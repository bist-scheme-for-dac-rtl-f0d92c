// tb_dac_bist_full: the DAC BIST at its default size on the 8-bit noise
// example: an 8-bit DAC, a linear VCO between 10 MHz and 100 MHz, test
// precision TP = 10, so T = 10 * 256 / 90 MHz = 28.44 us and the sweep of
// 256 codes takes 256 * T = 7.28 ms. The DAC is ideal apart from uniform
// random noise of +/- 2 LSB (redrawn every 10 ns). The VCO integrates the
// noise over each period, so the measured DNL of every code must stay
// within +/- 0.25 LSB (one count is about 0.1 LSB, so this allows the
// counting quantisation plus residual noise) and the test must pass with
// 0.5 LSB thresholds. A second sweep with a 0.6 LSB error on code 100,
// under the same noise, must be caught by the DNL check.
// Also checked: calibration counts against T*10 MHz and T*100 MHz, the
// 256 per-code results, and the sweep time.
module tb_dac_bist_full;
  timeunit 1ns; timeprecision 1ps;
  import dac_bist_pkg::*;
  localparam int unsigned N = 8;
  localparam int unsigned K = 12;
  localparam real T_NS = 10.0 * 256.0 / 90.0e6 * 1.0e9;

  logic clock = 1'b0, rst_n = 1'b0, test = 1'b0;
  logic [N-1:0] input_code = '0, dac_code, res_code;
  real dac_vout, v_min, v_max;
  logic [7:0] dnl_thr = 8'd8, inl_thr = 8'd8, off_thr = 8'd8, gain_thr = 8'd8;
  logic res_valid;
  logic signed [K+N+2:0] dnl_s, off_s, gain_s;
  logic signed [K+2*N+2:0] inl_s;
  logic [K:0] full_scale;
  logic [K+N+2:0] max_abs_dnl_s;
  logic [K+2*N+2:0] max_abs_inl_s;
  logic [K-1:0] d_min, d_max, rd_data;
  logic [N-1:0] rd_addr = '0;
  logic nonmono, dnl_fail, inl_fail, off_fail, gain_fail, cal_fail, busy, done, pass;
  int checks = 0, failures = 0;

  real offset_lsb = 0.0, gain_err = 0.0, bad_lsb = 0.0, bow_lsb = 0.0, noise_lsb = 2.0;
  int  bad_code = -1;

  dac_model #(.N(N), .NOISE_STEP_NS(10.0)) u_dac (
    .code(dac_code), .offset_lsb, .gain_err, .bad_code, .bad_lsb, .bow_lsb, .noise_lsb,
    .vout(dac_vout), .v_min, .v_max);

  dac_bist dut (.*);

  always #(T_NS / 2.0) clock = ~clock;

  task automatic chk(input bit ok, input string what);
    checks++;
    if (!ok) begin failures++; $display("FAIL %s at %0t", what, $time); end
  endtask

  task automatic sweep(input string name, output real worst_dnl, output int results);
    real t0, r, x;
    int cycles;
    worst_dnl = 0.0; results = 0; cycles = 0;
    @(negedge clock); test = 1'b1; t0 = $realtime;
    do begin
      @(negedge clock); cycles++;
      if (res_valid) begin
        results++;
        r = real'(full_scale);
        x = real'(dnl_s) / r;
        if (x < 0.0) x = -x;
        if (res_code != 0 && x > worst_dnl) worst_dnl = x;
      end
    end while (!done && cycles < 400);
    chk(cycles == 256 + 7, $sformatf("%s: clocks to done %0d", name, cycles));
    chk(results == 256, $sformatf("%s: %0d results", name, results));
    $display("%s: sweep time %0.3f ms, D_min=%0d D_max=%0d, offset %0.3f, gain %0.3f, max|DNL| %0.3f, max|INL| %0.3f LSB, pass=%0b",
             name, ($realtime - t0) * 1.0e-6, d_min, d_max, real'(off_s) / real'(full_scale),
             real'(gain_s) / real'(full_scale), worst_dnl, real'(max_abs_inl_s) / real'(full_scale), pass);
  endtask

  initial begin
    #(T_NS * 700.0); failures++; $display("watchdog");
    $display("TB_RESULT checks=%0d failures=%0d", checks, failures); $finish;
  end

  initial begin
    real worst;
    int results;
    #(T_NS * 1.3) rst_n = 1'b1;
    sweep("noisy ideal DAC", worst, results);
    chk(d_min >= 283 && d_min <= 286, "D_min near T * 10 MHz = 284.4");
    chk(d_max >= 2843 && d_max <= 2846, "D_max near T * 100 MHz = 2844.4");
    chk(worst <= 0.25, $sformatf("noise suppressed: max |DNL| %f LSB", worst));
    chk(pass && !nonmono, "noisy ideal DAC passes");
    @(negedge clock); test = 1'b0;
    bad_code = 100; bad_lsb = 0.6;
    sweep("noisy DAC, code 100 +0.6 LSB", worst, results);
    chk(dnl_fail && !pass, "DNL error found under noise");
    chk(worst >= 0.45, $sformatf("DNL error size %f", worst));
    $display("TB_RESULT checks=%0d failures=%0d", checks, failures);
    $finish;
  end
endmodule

_ _ _ _

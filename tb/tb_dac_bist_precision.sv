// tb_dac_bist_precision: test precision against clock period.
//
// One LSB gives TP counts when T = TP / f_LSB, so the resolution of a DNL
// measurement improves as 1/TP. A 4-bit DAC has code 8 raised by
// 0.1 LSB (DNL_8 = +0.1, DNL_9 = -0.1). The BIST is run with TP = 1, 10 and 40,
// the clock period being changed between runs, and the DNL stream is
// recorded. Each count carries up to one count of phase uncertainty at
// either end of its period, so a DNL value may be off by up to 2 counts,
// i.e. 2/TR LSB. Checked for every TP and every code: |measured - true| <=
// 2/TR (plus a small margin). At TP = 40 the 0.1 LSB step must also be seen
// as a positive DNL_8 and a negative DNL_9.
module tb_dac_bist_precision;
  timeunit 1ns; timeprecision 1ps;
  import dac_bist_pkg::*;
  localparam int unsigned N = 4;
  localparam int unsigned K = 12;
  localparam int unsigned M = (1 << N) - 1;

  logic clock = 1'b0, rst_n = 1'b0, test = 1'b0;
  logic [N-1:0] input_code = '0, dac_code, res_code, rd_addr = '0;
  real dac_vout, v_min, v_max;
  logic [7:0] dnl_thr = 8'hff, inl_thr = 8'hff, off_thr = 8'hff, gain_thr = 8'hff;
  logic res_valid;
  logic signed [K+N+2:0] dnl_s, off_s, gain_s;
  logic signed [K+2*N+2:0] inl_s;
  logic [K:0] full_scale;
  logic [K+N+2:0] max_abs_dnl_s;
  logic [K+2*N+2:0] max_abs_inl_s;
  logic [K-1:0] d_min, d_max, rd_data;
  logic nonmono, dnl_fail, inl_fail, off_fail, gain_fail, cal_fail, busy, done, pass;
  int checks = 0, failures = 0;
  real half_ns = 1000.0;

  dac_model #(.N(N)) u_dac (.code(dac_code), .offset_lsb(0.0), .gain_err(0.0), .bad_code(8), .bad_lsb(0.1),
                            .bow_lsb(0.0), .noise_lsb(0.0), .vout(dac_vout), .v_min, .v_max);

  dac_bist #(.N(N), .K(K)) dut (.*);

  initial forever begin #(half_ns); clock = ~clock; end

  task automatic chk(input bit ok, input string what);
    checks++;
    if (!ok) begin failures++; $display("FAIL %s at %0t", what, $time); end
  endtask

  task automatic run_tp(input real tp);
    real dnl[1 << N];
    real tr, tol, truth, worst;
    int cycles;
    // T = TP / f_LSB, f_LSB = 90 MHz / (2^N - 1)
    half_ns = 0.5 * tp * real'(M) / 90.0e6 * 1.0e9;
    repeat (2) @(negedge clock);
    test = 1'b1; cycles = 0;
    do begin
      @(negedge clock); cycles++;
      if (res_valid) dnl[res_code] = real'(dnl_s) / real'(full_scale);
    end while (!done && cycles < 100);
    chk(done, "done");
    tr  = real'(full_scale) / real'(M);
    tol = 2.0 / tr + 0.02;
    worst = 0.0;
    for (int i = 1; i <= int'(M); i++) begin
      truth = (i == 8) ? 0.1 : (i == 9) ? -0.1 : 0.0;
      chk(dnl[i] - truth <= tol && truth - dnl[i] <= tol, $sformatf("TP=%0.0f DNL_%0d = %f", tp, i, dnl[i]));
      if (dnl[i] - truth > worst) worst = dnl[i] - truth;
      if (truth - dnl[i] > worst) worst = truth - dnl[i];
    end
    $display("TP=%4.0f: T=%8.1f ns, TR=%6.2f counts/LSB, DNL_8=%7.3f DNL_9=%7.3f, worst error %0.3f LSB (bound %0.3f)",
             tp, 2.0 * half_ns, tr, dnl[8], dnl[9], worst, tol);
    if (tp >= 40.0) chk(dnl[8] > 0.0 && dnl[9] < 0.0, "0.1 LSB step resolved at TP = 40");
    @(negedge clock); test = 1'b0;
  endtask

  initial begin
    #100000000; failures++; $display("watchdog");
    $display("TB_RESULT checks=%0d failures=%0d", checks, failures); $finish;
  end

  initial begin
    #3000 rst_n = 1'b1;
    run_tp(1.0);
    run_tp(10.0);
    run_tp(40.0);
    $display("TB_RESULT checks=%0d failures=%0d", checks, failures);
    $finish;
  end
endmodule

_ _ _ _

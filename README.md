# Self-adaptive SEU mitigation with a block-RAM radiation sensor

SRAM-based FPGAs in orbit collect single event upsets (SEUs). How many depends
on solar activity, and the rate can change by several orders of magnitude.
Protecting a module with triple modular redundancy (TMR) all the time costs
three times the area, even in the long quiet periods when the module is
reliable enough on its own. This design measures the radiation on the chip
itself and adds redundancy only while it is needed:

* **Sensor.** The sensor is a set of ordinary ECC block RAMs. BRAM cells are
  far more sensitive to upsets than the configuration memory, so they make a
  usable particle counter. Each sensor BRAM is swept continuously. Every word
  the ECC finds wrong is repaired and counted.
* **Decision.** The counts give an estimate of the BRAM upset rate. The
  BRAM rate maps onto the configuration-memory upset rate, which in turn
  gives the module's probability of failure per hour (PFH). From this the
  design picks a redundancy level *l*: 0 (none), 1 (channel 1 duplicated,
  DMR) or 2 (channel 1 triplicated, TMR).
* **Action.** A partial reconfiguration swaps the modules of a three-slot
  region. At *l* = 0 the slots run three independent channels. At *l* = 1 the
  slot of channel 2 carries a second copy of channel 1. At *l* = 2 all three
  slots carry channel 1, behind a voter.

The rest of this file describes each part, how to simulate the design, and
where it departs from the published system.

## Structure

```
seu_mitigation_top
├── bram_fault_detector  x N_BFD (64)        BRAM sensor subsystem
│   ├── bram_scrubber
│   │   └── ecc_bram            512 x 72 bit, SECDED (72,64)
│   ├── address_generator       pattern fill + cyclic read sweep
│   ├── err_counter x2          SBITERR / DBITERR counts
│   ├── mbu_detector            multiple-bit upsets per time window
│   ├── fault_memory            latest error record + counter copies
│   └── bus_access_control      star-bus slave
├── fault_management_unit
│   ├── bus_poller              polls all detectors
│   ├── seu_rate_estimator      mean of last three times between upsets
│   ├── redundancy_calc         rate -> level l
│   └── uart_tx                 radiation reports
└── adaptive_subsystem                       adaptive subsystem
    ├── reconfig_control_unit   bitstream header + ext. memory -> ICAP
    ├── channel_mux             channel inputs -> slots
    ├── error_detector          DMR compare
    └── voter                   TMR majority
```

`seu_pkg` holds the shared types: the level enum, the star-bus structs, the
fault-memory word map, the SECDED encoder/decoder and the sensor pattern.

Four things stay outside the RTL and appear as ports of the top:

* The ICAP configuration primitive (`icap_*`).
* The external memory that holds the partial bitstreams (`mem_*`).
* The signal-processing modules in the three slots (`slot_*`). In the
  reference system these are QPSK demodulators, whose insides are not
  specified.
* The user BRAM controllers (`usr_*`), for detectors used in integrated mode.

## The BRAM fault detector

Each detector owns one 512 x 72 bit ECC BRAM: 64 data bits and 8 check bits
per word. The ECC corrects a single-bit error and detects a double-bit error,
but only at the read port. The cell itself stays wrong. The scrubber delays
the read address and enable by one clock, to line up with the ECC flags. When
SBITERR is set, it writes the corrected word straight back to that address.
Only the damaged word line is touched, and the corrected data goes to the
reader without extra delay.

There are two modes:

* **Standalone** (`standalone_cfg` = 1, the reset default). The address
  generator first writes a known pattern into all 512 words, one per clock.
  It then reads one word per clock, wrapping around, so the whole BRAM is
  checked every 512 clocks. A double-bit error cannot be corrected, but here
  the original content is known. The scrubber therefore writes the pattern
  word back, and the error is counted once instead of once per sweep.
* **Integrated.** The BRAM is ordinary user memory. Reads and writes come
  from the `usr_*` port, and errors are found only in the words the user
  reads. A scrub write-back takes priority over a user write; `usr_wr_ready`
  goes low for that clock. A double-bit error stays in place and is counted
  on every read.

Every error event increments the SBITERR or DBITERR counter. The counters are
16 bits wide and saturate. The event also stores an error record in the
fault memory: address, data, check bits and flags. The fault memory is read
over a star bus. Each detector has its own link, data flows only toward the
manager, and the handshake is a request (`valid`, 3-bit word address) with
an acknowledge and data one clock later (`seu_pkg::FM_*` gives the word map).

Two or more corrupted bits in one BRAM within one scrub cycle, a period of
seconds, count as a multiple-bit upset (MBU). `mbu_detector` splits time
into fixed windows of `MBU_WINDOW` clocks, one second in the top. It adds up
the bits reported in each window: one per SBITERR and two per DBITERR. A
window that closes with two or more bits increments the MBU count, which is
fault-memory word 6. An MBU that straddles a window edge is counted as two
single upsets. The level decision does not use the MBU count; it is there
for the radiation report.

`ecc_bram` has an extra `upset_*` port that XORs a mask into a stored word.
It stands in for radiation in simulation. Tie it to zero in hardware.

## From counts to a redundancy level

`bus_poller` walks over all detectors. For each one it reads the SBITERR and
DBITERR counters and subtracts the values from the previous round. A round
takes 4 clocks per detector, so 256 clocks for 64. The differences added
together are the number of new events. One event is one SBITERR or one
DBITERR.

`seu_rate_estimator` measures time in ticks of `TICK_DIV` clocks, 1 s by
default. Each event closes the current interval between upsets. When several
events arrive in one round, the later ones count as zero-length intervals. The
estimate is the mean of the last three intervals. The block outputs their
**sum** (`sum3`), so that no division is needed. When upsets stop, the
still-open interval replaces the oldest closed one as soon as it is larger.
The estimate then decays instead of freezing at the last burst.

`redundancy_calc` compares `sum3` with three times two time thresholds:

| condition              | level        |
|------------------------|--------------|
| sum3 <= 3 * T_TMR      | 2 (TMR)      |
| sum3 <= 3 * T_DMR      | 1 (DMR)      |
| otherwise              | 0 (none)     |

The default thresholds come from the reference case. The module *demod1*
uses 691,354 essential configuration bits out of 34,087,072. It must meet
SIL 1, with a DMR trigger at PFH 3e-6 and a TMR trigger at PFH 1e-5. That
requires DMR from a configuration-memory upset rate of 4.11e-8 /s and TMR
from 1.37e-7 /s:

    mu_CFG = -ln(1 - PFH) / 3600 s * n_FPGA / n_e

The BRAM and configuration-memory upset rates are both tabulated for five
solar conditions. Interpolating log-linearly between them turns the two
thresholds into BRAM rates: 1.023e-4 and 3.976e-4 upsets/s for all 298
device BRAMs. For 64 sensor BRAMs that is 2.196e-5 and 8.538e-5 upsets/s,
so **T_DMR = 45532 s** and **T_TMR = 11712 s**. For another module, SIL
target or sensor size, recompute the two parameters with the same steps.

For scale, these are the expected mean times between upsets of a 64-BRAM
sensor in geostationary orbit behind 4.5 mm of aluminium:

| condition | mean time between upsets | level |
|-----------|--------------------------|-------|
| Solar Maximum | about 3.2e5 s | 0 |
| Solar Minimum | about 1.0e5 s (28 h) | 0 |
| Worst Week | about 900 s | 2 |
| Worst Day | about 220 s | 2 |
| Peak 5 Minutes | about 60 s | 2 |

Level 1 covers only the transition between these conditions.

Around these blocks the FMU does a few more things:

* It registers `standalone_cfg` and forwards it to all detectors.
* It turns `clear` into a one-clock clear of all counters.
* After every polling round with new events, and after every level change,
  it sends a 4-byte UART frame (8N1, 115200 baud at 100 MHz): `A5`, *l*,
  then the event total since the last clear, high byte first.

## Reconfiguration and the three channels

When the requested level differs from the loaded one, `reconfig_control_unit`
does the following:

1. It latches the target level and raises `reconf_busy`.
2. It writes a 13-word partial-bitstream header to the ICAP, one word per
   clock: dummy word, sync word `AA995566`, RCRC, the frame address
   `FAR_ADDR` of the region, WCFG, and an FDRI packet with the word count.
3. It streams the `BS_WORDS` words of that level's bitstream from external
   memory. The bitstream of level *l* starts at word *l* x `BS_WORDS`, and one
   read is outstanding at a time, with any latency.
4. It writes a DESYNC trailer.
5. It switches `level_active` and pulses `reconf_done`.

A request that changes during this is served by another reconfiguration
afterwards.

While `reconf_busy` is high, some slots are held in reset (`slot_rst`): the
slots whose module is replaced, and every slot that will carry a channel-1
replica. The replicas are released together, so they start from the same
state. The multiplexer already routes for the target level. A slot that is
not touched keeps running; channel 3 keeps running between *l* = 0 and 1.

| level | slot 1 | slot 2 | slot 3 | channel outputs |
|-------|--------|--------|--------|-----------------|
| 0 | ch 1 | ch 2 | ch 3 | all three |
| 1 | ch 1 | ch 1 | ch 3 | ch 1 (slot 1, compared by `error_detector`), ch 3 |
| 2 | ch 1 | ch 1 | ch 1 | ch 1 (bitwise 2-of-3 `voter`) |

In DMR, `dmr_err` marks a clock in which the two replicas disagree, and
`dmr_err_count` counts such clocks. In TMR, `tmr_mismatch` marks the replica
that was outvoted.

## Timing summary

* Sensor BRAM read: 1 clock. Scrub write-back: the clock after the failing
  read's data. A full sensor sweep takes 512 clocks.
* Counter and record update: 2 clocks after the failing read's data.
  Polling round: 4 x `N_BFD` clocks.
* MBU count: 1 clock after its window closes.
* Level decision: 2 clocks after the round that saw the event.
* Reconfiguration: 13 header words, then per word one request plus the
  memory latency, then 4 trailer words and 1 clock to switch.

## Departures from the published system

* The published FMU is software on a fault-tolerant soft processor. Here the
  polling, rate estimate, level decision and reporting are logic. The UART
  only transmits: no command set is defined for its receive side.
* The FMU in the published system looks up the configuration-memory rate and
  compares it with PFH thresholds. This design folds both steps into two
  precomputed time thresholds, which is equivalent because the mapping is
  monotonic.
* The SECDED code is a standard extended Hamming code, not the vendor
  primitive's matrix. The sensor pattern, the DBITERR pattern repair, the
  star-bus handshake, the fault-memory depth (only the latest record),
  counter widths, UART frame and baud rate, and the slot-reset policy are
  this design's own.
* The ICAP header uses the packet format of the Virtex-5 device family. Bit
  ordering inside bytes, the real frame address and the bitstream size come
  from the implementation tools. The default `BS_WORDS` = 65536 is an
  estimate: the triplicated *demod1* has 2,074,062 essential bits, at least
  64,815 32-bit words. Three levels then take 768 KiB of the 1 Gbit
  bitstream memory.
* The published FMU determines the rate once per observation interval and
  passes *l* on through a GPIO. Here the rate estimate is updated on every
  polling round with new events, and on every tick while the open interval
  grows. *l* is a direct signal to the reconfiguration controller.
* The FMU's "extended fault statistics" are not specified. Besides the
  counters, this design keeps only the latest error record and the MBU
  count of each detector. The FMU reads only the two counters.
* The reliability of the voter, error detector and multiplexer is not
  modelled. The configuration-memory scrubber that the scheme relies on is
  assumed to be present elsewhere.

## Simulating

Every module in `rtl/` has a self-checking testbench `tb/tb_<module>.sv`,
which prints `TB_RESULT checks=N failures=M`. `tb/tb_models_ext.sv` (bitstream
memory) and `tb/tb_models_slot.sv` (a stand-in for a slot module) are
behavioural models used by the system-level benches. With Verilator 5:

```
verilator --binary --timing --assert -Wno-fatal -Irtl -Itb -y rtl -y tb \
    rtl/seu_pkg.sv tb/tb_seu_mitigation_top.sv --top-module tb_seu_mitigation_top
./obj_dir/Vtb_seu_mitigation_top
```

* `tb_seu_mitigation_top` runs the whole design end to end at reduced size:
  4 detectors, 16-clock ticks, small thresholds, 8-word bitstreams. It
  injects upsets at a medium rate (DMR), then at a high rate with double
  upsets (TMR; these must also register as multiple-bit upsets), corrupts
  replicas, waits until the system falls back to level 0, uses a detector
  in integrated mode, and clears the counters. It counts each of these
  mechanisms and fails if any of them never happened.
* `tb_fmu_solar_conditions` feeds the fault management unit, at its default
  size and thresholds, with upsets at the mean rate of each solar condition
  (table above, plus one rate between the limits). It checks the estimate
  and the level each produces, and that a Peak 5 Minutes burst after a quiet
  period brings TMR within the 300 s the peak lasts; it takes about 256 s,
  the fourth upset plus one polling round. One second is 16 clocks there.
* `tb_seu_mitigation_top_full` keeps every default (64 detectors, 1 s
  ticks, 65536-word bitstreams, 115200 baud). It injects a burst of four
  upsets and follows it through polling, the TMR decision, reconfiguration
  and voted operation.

_ _ _ _

In your answer, include only the lines above starting at the line that holds "words the user" and ending at the line that holds "on every read.", copied exactly.

• [EXERCISE SOLUTION]:
  from the `usr_*` port, and errors are found only in the words the user
  reads. A scrub write-back takes priority over a user write; `usr_wr_ready`
  goes low for that clock. A double-bit error stays in place and is counted
  on every read.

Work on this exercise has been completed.